Measure KL divergence between MLX language model output distributions. Compare a reference model (typically full-precision) against one or more quantized variants to see how much quantization shifts the model's probability distributions.
python -m venv .venv
source .venv/bin/activate
pip install -e .mlx-kld \
--reference /path/to/full-precision-model \
--compare /path/to/quantized-model \
--prompts "What is the capital of France?" "Explain photosynthesis." \
--top-k 10| Flag | Description |
|---|---|
--reference |
Path or HF repo for the reference model |
--compare |
One or more paths/HF repos for comparison models |
--prompts |
One or more prompt strings |
--prompts-file |
Text file with one prompt per line |
--output |
Path prefix for JSON results (see below) |
--save-reference PATH |
Save reference logits to a .npz file after running |
--load-reference PATH |
Load previously saved reference logits; skips running the reference model |
--top-k N |
Show the N most divergent tokens per model |
--no-chat-template |
Tokenize raw prompts instead of applying the model's chat template |
Compare two quants against the same reference in one run:
mlx-kld \
--reference /path/to/Qwen3.5-27B-FULL \
--compare /path/to/Qwen3.5-27B-oQ5 /path/to/Qwen3.5-27B-5bit \
--prompts-file prompts.txt \
--output resultsThis produces results_Qwen3.5-27B-oQ5.json and results_Qwen3.5-27B-5bit.json, plus a side-by-side summary table in the terminal.
Save reference logits once, then run additional comparisons without reloading the reference model:
# First run — saves reference logits to disk
mlx-kld \
--reference /path/to/Qwen3.5-27B-FULL \
--compare /path/to/Qwen3.5-27B-oQ5 \
--prompts-file prompts.txt \
--save-reference qwen27b_ref \
--output results
# Later — test a new quant, reference model never loaded
mlx-kld \
--load-reference qwen27b_ref \
--compare /path/to/Qwen3.5-27B-oQ4 \
--output resultsThe .npz cache stores the full log-prob distributions for every token of every prompt. Prompts are baked into the cache so --prompts / --prompts-file are ignored when using --load-reference.

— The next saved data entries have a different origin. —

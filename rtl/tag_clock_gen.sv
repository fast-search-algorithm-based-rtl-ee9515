// tag_clock_gen: derives the tag clock (one read cycle) from the system clock.
//
// A read cycle lasts one tag clock period, and in it the read-kill stage sends
// the four identified tags out one per system clock. The tag clock is therefore
// produced here as a clock-enable tick, high for one system clock every TAG_DIV
// system clocks, rather than as a second clock: the whole design runs on the
// system clock. TAG_DIV = 4 (one system clock per slot) is this design's
// choice; it must be at least the number of slots so that a read cycle's
// serial output ends before the next one starts.
//
// Interface: clk, rst_n (synchronous, active low), tick out.
// Timing: the first tick comes TAG_DIV-1 clocks after reset is released, then
// every TAG_DIV clocks.
module tag_clock_gen #(
  parameter int unsigned TAG_DIV = 4
) (
  input  logic clk,
  input  logic rst_n,
  output logic tick
);

  localparam int unsigned CW = (TAG_DIV > 2) ? $clog2(TAG_DIV) : 1;

  logic [CW-1:0] cnt;

  always_ff @(posedge clk) begin
    if (!rst_n) begin
      cnt  <= '0;
      tick <= 1'b0;
    end else begin
      tick <= (cnt == CW'(TAG_DIV - 2));
      if (cnt == CW'(TAG_DIV - 1)) cnt <= '0;
      else                         cnt <= cnt + 1'b1;
    end
  end

  initial assert (TAG_DIV >= 2) else $error("TAG_DIV must be at least 2");

endmodule
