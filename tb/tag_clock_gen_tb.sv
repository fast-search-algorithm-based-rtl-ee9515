// tag_clock_gen_tb: checks that the tag clock tick is one system clock wide,
// first rises TAG_DIV-1 clocks after reset and then repeats every TAG_DIV
// clocks, for the default divider of four.
module tag_clock_gen_tb;
  localparam int DIV = 4;   // the default divider of tag_clock_gen
  logic clk = 1'b0, rst_n = 1'b0, tick;
  int checks = 0, failures = 0;
  int cyc = 0, last = -1, nticks = 0;

  tag_clock_gen dut (.clk, .rst_n, .tick);

  always #5 clk = ~clk;

  initial begin
    repeat (20000) @(posedge clk);
    failures++;
    $display("watchdog expired");
    $display("TB_RESULT checks=%0d failures=%0d", checks, failures);
    $finish;
  end

  initial begin
    repeat (3) @(posedge clk);
    @(negedge clk) rst_n = 1'b1;
    for (int n = 0; n < 200; n++) begin
      @(posedge clk); #1;
      cyc++;
      if (tick) begin
        nticks++;
        checks++;
        if (last < 0) begin
          if (cyc != DIV - 1) begin failures++; $display("first tick at %0d", cyc); end
        end else if (cyc - last != DIV) begin
          failures++; $display("tick spacing %0d", cyc - last);
        end
        last = cyc;
      end
    end
    checks++;
    if (nticks != 200 / DIV) begin failures++; $display("ticks %0d", nticks); end
    // reset in the middle restarts the count
    @(negedge clk) rst_n = 1'b0;
    @(posedge clk); #1;
    checks++; if (tick) failures++;
    @(negedge clk) rst_n = 1'b1;
    cyc = 0;
    do begin @(posedge clk); #1; cyc++; end while (!tick && cyc < 10);
    checks++; if (cyc != DIV - 1) begin failures++; $display("tick after reset at %0d", cyc); end
    $display("TB_RESULT checks=%0d failures=%0d", checks, failures);
    $finish;
  end
endmodule
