// second_subsystem: identification of the error-free tags of a read cycle.
//
// fast_search orders the NS active slots, smallest ID first, in one clock;
// read_kill then sends them out serially, one per system clock, and kills
// each identified tag in the same clock.
//
// Interface: active_valid (one clock) presents a read cycle's slots.
// dataout holds them sorted one clock later (dataout_valid pulses), and the
// first tag appears on tag_out one clock after that, the others on the
// following NS-1 clocks. Read cycles must be at least NS clocks apart.
module second_subsystem
  import anticol_pkg::*;
#(
  parameter int unsigned NS  = N_SLOTS,
  parameter int unsigned IDW = ID_W
) (
  input  logic           clk,
  input  logic           rst_n,
  input  logic [IDW-1:0] active  [NS],
  input  logic [NS-1:0]  active_ok,
  input  logic           active_valid,
  output logic [IDW-1:0] dataout [NS],
  output logic [NS-1:0]  dataout_ok,
  output logic           dataout_valid,
  output logic           busy,
  output logic [IDW-1:0] tag_out,
  output logic           tag_out_valid,
  output logic [IDW:0]   tag_kill
);

  fast_search #(.NS(NS), .IDW(IDW)) u_fast_search (
    .clk, .rst_n,
    .in_id(active), .in_ok(active_ok), .in_valid(active_valid),
    .dataout, .dataout_ok, .out_valid(dataout_valid)
  );

  read_kill #(.NS(NS), .IDW(IDW)) u_read_kill (
    .clk, .rst_n,
    .load(dataout_valid), .in_id(dataout), .in_ok(dataout_ok),
    .busy, .tag_out, .tag_out_valid, .tag_kill
  );

endmodule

With a single --compare model, --output results saves to results.json. With multiple models it uses the last component of each model path as a slug: results_<modelname>.json.
- Loads the reference model, runs a forward pass on each prompt, and stores the log-softmax output distributions as numpy arrays
- Unloads the reference model to free memory (or skips this entirely with
--load-reference) - For each comparison model: loads it, runs the same forward passes, computes per-token KL divergence against the stored reference distributions, then unloads before loading the next
- Reports per-model statistics, and a side-by-side summary table when comparing multiple models
Only one model is in memory at a time, which matters when the reference is a large full-precision model.
KL divergence at each token position in the prefill (forward pass on the prompt tokens):
KL(P_ref || P_cmp) = sum(P_ref * (log(P_ref) - log(P_cmp)))
This tells you how much information is lost at each token position by using the comparison model instead of the reference.
==================================================
KL Divergence Results
==================================================
Reference: /path/to/Qwen3.5-27B-FULL
Compare: /path/to/Qwen3.5-27B-oQ5
==================================================
Prompts: 35
Tokens: 1470
──────────────────────────────────────────────────
Mean KLD: 0.009301
Median KLD: 0.002092
Std KLD: 0.066812
P95 KLD: 0.022045
P99 KLD: 0.078192
Max KLD: 2.033358
(prompt 16, position 70, token ",")
==================================================
When multiple models are compared, a summary table is printed after the individual results:
==================================================
Summary Comparison
==================================================
Model Qwen3.5-27B-oQ5 Qwen3.5-27B-5bit
──────────────────────────────────────────────────────────────────
Mean KLD 0.009301 * 0.010491
Median KLD 0.002092 * 0.002274
Std KLD 0.066812 * 0.114512
P95 KLD 0.022045 * 0.022159
P99 KLD 0.078192 0.065190 *
Max KLD 2.033358 * 4.066809
* = best (lowest) for that metric
==================================================
The --output JSON includes per-token KLD values, token IDs, and decoded token strings for every prompt.